What the exercise asks. Go through the data below and gather each line containing "localparam".

--- Data for processing Enclosed Below ---

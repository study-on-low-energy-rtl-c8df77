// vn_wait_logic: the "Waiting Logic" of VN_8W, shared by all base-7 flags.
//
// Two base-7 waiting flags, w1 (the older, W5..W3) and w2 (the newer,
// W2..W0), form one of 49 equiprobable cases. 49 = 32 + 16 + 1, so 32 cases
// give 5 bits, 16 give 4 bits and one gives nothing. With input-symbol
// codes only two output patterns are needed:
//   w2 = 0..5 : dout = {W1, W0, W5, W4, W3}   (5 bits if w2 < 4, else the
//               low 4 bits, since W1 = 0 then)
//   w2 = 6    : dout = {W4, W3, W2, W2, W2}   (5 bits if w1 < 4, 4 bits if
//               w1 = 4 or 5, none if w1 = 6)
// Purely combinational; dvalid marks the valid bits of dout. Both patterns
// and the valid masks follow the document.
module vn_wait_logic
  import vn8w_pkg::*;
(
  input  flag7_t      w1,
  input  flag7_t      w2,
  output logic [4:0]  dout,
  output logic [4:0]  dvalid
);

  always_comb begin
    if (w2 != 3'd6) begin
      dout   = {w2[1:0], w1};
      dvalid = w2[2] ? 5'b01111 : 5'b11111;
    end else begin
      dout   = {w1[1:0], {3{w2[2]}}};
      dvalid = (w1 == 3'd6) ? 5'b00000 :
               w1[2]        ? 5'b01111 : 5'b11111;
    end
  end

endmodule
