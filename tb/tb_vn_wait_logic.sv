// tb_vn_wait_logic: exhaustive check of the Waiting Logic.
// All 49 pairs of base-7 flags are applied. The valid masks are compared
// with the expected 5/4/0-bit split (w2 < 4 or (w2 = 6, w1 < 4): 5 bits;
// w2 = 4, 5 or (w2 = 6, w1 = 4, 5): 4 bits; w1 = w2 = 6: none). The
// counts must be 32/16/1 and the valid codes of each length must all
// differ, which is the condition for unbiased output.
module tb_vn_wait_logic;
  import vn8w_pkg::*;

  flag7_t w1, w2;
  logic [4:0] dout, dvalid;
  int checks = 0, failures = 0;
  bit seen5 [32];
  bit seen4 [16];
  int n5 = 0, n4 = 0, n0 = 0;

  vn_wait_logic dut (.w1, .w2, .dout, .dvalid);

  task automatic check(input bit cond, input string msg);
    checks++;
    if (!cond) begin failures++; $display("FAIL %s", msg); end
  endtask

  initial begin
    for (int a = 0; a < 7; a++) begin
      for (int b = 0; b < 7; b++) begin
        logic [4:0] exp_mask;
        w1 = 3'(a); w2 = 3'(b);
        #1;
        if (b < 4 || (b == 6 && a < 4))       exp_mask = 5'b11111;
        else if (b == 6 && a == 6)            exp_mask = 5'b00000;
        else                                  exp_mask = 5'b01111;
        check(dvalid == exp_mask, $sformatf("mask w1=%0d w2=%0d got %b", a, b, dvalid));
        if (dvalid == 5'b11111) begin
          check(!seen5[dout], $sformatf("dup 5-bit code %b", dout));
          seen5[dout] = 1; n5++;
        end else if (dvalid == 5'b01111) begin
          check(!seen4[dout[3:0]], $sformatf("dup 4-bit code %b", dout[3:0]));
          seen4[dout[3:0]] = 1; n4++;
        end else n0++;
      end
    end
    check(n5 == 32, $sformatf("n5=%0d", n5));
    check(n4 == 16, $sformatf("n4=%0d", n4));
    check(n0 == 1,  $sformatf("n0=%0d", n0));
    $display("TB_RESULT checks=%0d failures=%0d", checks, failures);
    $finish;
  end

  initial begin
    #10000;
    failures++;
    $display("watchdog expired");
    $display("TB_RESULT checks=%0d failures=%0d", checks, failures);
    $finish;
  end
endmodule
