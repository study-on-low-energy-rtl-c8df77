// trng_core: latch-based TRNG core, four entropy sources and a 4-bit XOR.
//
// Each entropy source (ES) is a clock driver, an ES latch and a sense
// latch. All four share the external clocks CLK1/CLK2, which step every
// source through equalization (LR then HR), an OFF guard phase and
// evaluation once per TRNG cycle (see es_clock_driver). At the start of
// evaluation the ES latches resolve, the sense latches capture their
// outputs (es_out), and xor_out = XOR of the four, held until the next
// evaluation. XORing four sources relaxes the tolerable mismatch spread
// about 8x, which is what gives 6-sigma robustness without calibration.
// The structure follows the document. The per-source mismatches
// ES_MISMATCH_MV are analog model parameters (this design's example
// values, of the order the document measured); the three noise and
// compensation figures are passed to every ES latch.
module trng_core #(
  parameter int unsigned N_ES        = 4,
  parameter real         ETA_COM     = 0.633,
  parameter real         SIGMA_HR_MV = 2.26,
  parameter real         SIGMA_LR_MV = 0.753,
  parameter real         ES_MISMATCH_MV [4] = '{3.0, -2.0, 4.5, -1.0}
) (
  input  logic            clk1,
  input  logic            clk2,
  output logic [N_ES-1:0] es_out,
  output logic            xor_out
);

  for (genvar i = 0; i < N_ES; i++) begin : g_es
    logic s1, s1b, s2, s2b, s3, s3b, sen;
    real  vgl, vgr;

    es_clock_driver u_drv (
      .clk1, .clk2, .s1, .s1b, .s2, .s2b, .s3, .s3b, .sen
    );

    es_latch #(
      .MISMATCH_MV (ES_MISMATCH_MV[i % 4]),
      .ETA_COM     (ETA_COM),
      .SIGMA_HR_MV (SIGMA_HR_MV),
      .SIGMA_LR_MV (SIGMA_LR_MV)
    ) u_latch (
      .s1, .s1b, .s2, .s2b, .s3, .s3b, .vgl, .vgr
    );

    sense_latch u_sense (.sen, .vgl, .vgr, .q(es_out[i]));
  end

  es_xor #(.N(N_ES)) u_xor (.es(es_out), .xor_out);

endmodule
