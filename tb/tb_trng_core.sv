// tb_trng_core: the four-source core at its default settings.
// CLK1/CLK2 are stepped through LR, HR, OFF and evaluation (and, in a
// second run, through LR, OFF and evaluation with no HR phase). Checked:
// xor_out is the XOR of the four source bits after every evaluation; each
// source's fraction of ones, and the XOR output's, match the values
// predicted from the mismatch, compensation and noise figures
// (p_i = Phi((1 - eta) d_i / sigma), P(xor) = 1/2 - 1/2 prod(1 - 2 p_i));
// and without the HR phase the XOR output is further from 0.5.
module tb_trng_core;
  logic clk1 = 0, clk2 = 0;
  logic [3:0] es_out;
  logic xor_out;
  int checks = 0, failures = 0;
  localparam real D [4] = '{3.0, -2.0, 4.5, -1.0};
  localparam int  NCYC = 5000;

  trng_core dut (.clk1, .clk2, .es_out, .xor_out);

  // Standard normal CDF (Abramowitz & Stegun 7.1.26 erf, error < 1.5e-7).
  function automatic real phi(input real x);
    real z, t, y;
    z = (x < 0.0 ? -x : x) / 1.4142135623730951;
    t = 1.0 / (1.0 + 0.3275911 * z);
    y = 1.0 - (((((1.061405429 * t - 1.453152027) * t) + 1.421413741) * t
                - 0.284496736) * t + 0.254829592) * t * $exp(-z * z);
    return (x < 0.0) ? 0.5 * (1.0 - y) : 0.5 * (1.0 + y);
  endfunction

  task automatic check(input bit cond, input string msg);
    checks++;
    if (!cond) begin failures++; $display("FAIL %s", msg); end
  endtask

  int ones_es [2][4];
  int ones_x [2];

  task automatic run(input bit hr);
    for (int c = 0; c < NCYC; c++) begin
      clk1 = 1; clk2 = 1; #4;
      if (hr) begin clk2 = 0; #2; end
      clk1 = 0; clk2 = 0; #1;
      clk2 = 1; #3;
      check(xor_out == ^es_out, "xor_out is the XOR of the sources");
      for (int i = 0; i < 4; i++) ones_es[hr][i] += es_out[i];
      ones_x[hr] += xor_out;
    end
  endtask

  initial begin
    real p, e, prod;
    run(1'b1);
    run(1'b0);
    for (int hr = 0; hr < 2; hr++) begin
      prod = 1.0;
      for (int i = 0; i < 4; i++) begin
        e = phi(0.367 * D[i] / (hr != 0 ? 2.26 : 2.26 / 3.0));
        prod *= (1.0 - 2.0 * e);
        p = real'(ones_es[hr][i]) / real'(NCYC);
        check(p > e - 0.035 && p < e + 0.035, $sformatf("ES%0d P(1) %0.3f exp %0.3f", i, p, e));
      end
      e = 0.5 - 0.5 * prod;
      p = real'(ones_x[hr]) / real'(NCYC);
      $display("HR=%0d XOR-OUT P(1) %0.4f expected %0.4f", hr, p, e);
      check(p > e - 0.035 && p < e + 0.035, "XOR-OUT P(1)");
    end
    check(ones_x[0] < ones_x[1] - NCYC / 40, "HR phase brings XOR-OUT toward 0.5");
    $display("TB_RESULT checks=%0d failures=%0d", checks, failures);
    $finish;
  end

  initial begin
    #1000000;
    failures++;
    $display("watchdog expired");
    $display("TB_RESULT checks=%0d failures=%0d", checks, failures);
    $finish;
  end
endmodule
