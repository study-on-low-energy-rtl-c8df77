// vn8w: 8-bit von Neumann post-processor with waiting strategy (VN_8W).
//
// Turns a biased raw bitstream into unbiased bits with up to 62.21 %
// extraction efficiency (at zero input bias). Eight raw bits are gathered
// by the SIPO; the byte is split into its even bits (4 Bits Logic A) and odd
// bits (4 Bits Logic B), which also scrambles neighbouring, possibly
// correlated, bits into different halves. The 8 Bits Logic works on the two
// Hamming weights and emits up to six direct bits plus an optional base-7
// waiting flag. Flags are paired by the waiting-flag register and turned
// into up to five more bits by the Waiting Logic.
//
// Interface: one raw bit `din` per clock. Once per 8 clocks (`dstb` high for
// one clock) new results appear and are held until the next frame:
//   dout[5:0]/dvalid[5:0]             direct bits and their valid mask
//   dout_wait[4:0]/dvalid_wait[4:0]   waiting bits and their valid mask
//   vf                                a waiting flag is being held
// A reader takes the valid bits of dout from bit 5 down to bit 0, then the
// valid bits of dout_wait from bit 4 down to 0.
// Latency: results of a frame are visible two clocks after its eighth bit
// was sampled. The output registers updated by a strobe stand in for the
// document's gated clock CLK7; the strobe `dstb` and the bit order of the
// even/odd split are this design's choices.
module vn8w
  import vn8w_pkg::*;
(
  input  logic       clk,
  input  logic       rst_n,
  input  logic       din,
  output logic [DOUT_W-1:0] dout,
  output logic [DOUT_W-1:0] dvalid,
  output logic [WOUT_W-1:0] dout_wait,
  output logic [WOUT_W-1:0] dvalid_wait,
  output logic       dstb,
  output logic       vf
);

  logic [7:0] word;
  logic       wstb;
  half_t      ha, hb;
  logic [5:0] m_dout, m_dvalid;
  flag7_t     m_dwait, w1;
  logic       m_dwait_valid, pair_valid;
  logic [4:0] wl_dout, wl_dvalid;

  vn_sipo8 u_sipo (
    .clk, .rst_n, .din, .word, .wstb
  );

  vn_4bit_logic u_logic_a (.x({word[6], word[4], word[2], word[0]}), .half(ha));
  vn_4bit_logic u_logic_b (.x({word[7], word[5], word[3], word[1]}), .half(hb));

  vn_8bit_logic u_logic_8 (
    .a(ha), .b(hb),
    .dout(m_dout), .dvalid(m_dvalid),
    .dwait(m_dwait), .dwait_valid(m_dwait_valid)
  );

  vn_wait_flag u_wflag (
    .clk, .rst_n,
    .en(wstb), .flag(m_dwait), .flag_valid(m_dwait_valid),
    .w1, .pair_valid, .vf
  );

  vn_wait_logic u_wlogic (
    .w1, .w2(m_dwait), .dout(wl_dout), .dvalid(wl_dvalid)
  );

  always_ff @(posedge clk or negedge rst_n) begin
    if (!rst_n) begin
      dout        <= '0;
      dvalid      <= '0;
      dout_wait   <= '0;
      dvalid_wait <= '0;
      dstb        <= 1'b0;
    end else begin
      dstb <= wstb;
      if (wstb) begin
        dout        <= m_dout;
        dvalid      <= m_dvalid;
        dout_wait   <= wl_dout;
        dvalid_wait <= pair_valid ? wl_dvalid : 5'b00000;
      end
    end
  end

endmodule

--- End of Enclosed Data for processing ---

Reply to the exercise.
  localparam real D [4] = '{3.0, -2.0, 4.5, -1.0};
  localparam int  NCYC = 5000;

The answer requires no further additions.